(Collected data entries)
- - - - - - -
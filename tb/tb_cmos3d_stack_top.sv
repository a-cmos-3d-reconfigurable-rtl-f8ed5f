// tb_cmos3d_stack_top: end-to-end test of the stack on a 64 x 16 image (32 x 8 cells, two
// strips) with a fast counter (2 cycles per code). Runs a frame of 3 octaves x 3 scales with
// the detectors on the scales, then one of 3 octaves x 2 scales with the detectors on the
// DoGs, and checks every beat written to memory against an independent recomputation (see
// tb_stack_check.svh), and the counts of each mechanism.
module tb_cmos3d_stack_top;
  localparam int TIC = 64, TIR = 16, TSTEP = 2;
  `include "tb_stack_check.svh"

  cmos3d_stack_top #(.IMG_C(TIC), .IMG_R(TIR), .STEP_CYCLES(TSTEP)) dut (.*);

  initial begin
    repeat (400000) @(posedge clk);
    failures++;
    $display("TB_RESULT checks=%0d failures=%0d", checks, failures);
    $finish;
  end

  initial begin
    repeat (3) @(negedge clk);
    rst_n = 1'b1;
    run_frame(3, 3, 1'b0);
    run_frame(3, 2, 1'b1);
    report_mechanisms();
    $display("TB_RESULT checks=%0d failures=%0d", checks, failures);
    $finish;
  end
endmodule
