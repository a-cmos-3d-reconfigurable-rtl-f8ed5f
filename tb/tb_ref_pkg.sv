// tb_ref_pkg: reference arithmetic for the testbenches, written from the formulas of the
// design independently of the RTL: first derivatives, the Hessian determinant and the Harris
// response, on plain integers.
package tb_ref_pkg;

  typedef int nb3_t [3][3];

  // n[r][c] = I(i-1+r, j-1+c)
  function automatic void grad(input nb3_t n, input bit rotated, output int dx, output int dy);
    if (rotated) begin
      dx = n[2][2] - n[0][0];
      dy = n[2][0] - n[0][2];
    end else begin
      dx = n[1][2] - n[1][0];
      dy = n[2][1] - n[0][1];
    end
  endfunction

  function automatic longint hess_det(input nb3_t n, input bit interp);
    int dxx, dyy, dxy;
    dxx = n[1][2] + n[1][0] - 2 * n[1][1];
    dyy = n[2][1] + n[0][1] - 2 * n[1][1];
    if (interp) begin
      dxx = dxx >>> 1;
      dyy = dyy >>> 1;
    end
    dxy = n[2][2] - n[2][0] - n[0][2] + n[0][0];
    return 16 * longint'(dxx) * longint'(dyy) - longint'(dxy) * longint'(dxy);
  endfunction

  function automatic longint harris_resp(input nb3_t gx, input nb3_t gy);
    longint a, b, c, tr;
    a = 0; b = 0; c = 0;
    for (int r = 0; r < 3; r++)
      for (int q = 0; q < 3; q++) begin
        a += longint'(gx[r][q]) * gx[r][q];
        b += longint'(gy[r][q]) * gy[r][q];
        c += longint'(gx[r][q]) * gy[r][q];
      end
    tr = a + b;
    return a * b - c * c - ((tr * tr) >>> 4);
  endfunction

  function automatic logic [1:0] harris_cls(input longint r, input longint tc, input longint te);
    if (r > tc) return 2'b00;
    if (r < -te) return 2'b01;
    return 2'b10;
  endfunction

  function automatic logic [7:0] sat8(input int v);
    if (v > 127) return 8'h7f;
    if (v < -128) return 8'h80;
    return 8'(v);
  endfunction

endpackage
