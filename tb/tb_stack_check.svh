// tb_stack_check.svh: the body shared by the end-to-end testbenches of cmos3d_stack_top.
// The including module defines TIC, TIR (image size), TSTEP (counter step cycles), the
// frame configurations (N_FRAMES, f_oct[], f_sc[], f_src[]) and instantiates the stack as
// `dut` on the signals declared here.
//
// For each frame it drives a test image (a bright rectangle, a dark spot and noise), waits
// for frame_done, collects every DRAM beat by its tag and then recomputes the whole frame
// independently: the charge-sharing model of the top tier, the single-slope codes, the
// planes read per octave, DoG, gradients, Hessian and Harris. Every expected beat must have
// arrived with the right data and no other beat may arrive. It counts the mechanisms of the
// design and fails if one never happened: the four serial conversions into R13/R24, the
// copies into R1..R4, both merges, DoG beats, the P4 read overlapped with the
// next P1 conversion, detectors on scales and on DoGs, rotated and
// conventional gradients, border points, corners, edges and Hessian points.

  import fd_pkg::*;
  import tb_ref_pkg::*;
  localparam int TCC = TIC / 2, TCR = TIR / 2;
  localparam real ALPHA = 0.1 / 1.4;

  logic clk = 1'b0, rst_n = 1'b0, start = 1'b0;
  logic [7:0] light [TIR][TIC];
  logic [1:0] cfg_octaves;
  logic [3:0] cfg_scales;
  logic [7:0] cfg_diff [MAX_SCALES];
  logic cfg_det_src;
  logic signed [HESSIAN_W-1:0] thr_hessian = 30'sd5000;
  logic signed [HARRIS_W-1:0] thr_corner = 48'sd2000000, thr_edge = 48'sd2000000;
  logic busy, frame_done, dram_valid, overflow;
  logic [BEAT_W-1:0] dram_data;
  beat_tag_t dram_tag;

  int checks = 0, failures = 0;
  logic [BEAT_W-1:0] got [beat_tag_t];
  int n_dup = 0;
  // mechanism counters
  int m_conv13 = 0, m_conv24 = 0, m_we = 0, m_quarter = 0, m_sixteenth = 0;
  int m_dog = 0, m_src_scale = 0, m_src_dog = 0;
  int m_rot = 0, m_conv_grad = 0, m_border = 0, m_corner = 0, m_edge = 0, m_hess = 0;

  real rv [TIR][TIC];
  int  stride;
  int  pl [4][TCR][TCC];      // planes of the current scale
  int  pp [4][TCR][TCC];      // planes of the previous scale

  always #5 clk = ~clk;

  task automatic check(input bit ok, input string what);
    checks++;
    if (!ok) begin
      failures++;
      if (failures < 20) $display("FAIL: %s", what);
    end
  endtask

  int m_overlap = 0;

  always @(posedge clk) if (rst_n) begin
    if (dut.u_seq.cnt_start && dut.conv_sel == 2'd0 && dut.u_seq.read_run && dut.u_seq.rd_plane == 2'd3)
      m_overlap++;
    if (dram_valid) begin
      if (got.exists(dram_tag)) n_dup++;
      got[dram_tag] = dram_data;
    end
    if (dut.u_seq.cnt_start && !dut.conv_sel[0]) m_conv13++;
    if (dut.u_seq.cnt_start && dut.conv_sel[0]) m_conv24++;
    if (dut.we != 0) m_we++;
    if (dut.phi_quarter) m_quarter++;
    if (dut.phi_sixteenth) m_sixteenth++;
  end

  function automatic int code_of(real v);
    int k;
    k = 0;
    for (int c = 0; c < 256; c++) if (v >= (real'(c) - 0.5) / 256.0) k = c;
    return k;
  endfunction

  task automatic ref_diffuse();
    real nv [TIR][TIC];
    for (int y = 0; y < TIR; y += stride)
      for (int x = 0; x < TIC; x += stride) begin
        real a;
        a = 0.0;
        if (y >= stride)      a += rv[y - stride][x] - rv[y][x];
        if (y + stride < TIR) a += rv[y + stride][x] - rv[y][x];
        if (x >= stride)      a += rv[y][x - stride] - rv[y][x];
        if (x + stride < TIC) a += rv[y][x + stride] - rv[y][x];
        nv[y][x] = rv[y][x] + ALPHA * a;
      end
    for (int y = 0; y < TIR; y++)
      for (int x = 0; x < TIC; x++) rv[y][x] = nv[y - y % stride][x - x % stride];
  endtask

  task automatic ref_merge(int s);
    stride = s;
    for (int y = 0; y < TIR; y += s)
      for (int x = 0; x < TIC; x += s) begin
        real m;
        m = (rv[y][x] + rv[y][x + s/2] + rv[y + s/2][x] + rv[y + s/2][x + s/2]) / 4.0;
        for (int a = 0; a < s; a++) for (int b = 0; b < s; b++) rv[y + a][x + b] = m;
      end
  endtask

  // Value of the detector source of plane p at (r, c) of an octave, zero outside.
  function automatic int src_at(int p, int r, int c, int pw, int ph, bit use_dog);
    if (r < 0 || c < 0 || r >= ph || c >= pw) return 0;
    return use_dog ? pl[p][r][c] - pp[p][r][c] : pl[p][r][c];
  endfunction

  function automatic nb3_t nbh(int p, int r, int c, int pw, int ph, bit use_dog);
    nb3_t n;
    for (int a = 0; a < 3; a++)
      for (int b = 0; b < 3; b++) n[a][b] = src_at(p, r - 1 + a, c - 1 + b, pw, ph, use_dog);
    return n;
  endfunction

  function automatic beat_tag_t mk(beat_kind_e k, int o, int s, int p, int r, int st);
    beat_tag_t t;
    t = '{kind: k, octave: 2'(o), scale: 3'(s), plane: 2'(p), row: 8'(r), strip: 4'(st)};
    return t;
  endfunction

  task automatic expect_beat(beat_tag_t t, logic [BEAT_W-1:0] d);
    checks++;
    if (!got.exists(t)) begin
      failures++;
      if (failures < 20) $display("FAIL missing beat kind %0d o%0d s%0d p%0d r%0d st%0d", t.kind, t.octave, t.scale, t.plane, t.row, t.strip);
    end else begin
      if (got[t] != d) begin
        failures++;
        if (failures < 20) $display("FAIL beat kind %0d o%0d s%0d p%0d r%0d st%0d", t.kind, t.octave, t.scale, t.plane, t.row, t.strip);
      end
      got.delete(t);
    end
  endtask

  // Expected beats of one plane of one scale.
  task automatic check_plane(int o, int s, int p, bit det_dog);
    int pw, ph, ns;
    bit use_dog, rot;
    pw = (o == 2) ? TCC / 2 : TCC;
    ph = (o == 2) ? TCR / 2 : TCR;
    ns = (pw + 15) / 16;
    use_dog = det_dog && s > 0;
    rot = (o == 0);
    if (use_dog) m_src_dog++; else m_src_scale++;
    for (int st = 0; st < ns; st++)
      for (int r = 0; r < ph; r++) begin
        logic [BEAT_W-1:0] ds, dd, bx, by, bf;
        for (int i = 0; i < 16; i++) begin
          int x;
          x = st * 16 + i;
          ds[8*i +: 8] = (x < pw) ? 8'(pl[p][r][x]) : 8'h00;
          dd[8*i +: 8] = (x < pw) ? sat8(pl[p][r][x] - pp[p][r][x]) : 8'h00;
        end
        expect_beat(mk(BEAT_SCALE, o, s, p, r, st), ds);
        if (s > 0) begin expect_beat(mk(BEAT_DOG, o, s, p, r, st), dd); m_dog++; end
        if (r + 2 < ph) begin
          for (int i = 0; i < 16; i++) begin
            int col, dx, dy;
            bit vg, vh, hf;
            logic [1:0] hc;
            nb3_t gx, gy;
            col = st * 16 + i;
            vg = r >= 1 && r + 2 <= ph && col >= 1 && col + 2 <= pw;
            vh = r >= 2 && r + 3 <= ph && col >= 2 && col + 3 <= pw;
            grad(nbh(p, r, col, pw, ph, use_dog), rot, dx, dy);
            for (int a = 0; a < 3; a++)
              for (int b = 0; b < 3; b++) begin
                int ex, ey;
                grad(nbh(p, r - 1 + a, col - 1 + b, pw, ph, use_dog), rot, ex, ey);
                gx[a][b] = ex; gy[a][b] = ey;
              end
            hf = vg && (hess_det(nbh(p, r, col, pw, ph, use_dog), rot) > longint'(thr_hessian));
            hc = vh ? harris_cls(harris_resp(gx, gy), thr_corner, thr_edge) : 2'b10;
            bx[8*i +: 8] = vg ? sat8(dx) : 8'h00;
            by[8*i +: 8] = vg ? sat8(dy) : 8'h00;
            bf[8*i +: 8] = {vh, vg, 3'b000, hf, hc};
            if (!vh) m_border++;
            if (vh && hc == 2'b00) m_corner++;
            if (vh && hc == 2'b01) m_edge++;
            if (hf) m_hess++;
            if (vg && rot) m_rot++;
            if (vg && !rot) m_conv_grad++;
          end
          expect_beat(mk(BEAT_DX, o, s, p, r, st), bx);
          expect_beat(mk(BEAT_DY, o, s, p, r, st), by);
          expect_beat(mk(BEAT_FLAGS, o, s, p, r, st), bf);
        end
      end
  endtask

  task automatic run_frame(int oc, int sc, bit det_dog);
    longint t0;
    cfg_octaves = 2'(oc);
    cfg_scales = 4'(sc);
    cfg_det_src = det_dog;
    for (int k = 0; k < int'(MAX_SCALES); k++) cfg_diff[k] = (k == 0) ? 8'd0 : 8'(2 + k % 3);
    for (int y = 0; y < TIR; y++)
      for (int x = 0; x < TIC; x++) begin
        int v;
        v = 40 + int'($urandom % 12);
        if (y >= TIR / 4 && y < TIR / 2 + 2 && x >= TIC / 8 && x < TIC / 3) v += 150;
        if (y >= TIR / 2 && y < TIR / 2 + 4 && x >= TIC / 2 && x < TIC / 2 + 4) v = 5;
        light[y][x] = 8'(v);
      end
    got.delete();
    n_dup = 0;
    @(negedge clk) start = 1'b1;
    @(negedge clk) start = 1'b0;
    t0 = $time;
    @(posedge frame_done);
    repeat (5) @(negedge clk);
    $display("frame: %0d octaves, %0d scales, detectors on %s: %0d cycles, %0d beats",
             oc, sc, det_dog ? "DoG" : "scale", ($time - t0) / 10, got.size());
    // reference
    stride = 1;
    for (int y = 0; y < TIR; y++)
      for (int x = 0; x < TIC; x++) rv[y][x] = real'(light[y][x]) / 256.0;
    for (int o = 0; o < oc; o++) begin
      if (o == 1) ref_merge(2);
      if (o == 2) ref_merge(4);
      for (int s = 0; s < sc; s++) begin
        repeat (int'(cfg_diff[s])) ref_diffuse();
        pp = pl;
        for (int p = 0; p < ((o == 0) ? 4 : 1); p++)
          for (int r = 0; r < TCR; r++)
            for (int c = 0; c < TCC; c++) begin
              int y, x;
              if (o < 2) begin y = 2 * r + p / 2; x = 2 * c + p % 2; end
              else begin y = 4 * r; x = 4 * c; end
              if (o < 2 || (r < TCR / 2 && c < TCC / 2)) pl[p][r][c] = code_of(rv[y][x]);
            end
        for (int p = 0; p < ((o == 0) ? 4 : 1); p++) check_plane(o, s, p, det_dog);
      end
    end
    check(got.size() == 0, $sformatf("%0d unexpected beats", got.size()));
    check(n_dup == 0, "no beat sent twice");
    check(!overflow, "no result overflow");
  endtask

  task automatic report_mechanisms();
    check(m_conv13 > 0 && m_conv24 > 0, $sformatf("conversions R13 %0d R24 %0d", m_conv13, m_conv24));
    check(m_we > 0, "copies into R1..R4");
    check(m_quarter > 0, "1/4 merge");
    check(m_sixteenth > 0, "1/16 merge");
    check(m_dog > 0, "DoG beats");
    check(m_overlap > 0, "P4 read overlapped with the next P1 conversion");
    check(m_src_scale > 0 && m_src_dog > 0, "detectors on scales and on DoGs");
    check(m_rot > 0 && m_conv_grad > 0, "rotated and conventional gradients");
    check(m_border > 0, "border points");
    check(m_corner > 0, "Harris corners");
    check(m_edge > 0, "Harris edges");
    check(m_hess > 0, "Hessian points");
    $display("mechanisms: conv13 %0d conv24 %0d copies %0d merge1/4 %0d merge1/16 %0d dog-beats %0d overlapped-P4-reads %0d",
             m_conv13, m_conv24, m_we, m_quarter, m_sixteenth, m_dog, m_overlap);
    $display("            planes on scale %0d on DoG %0d, rotated grads %0d conventional %0d, border %0d, corners %0d edges %0d hessian %0d",
             m_src_scale, m_src_dog, m_rot, m_conv_grad, m_border, m_corner, m_edge, m_hess);
  endtask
- - - - - - -
Among the records, find every line holding the word "longint" and copy it.

* [OUTPUT BELOW]:
  function automatic longint hess_det(input nb3_t n, input bit interp);
    return 16 * longint'(dxx) * longint'(dyy) - longint'(dxy) * longint'(dxy);
  function automatic longint harris_resp(input nb3_t gx, input nb3_t gy);
    longint a, b, c, tr;
        a += longint'(gx[r][q]) * gx[r][q];
        b += longint'(gy[r][q]) * gy[r][q];
        c += longint'(gx[r][q]) * gy[r][q];
  function automatic logic [1:0] harris_cls(input longint r, input longint tc, input longint te);
            hf = vg && (hess_det(nbh(p, r, col, pw, ph, use_dog), rot) > longint'(thr_hessian));
    longint t0;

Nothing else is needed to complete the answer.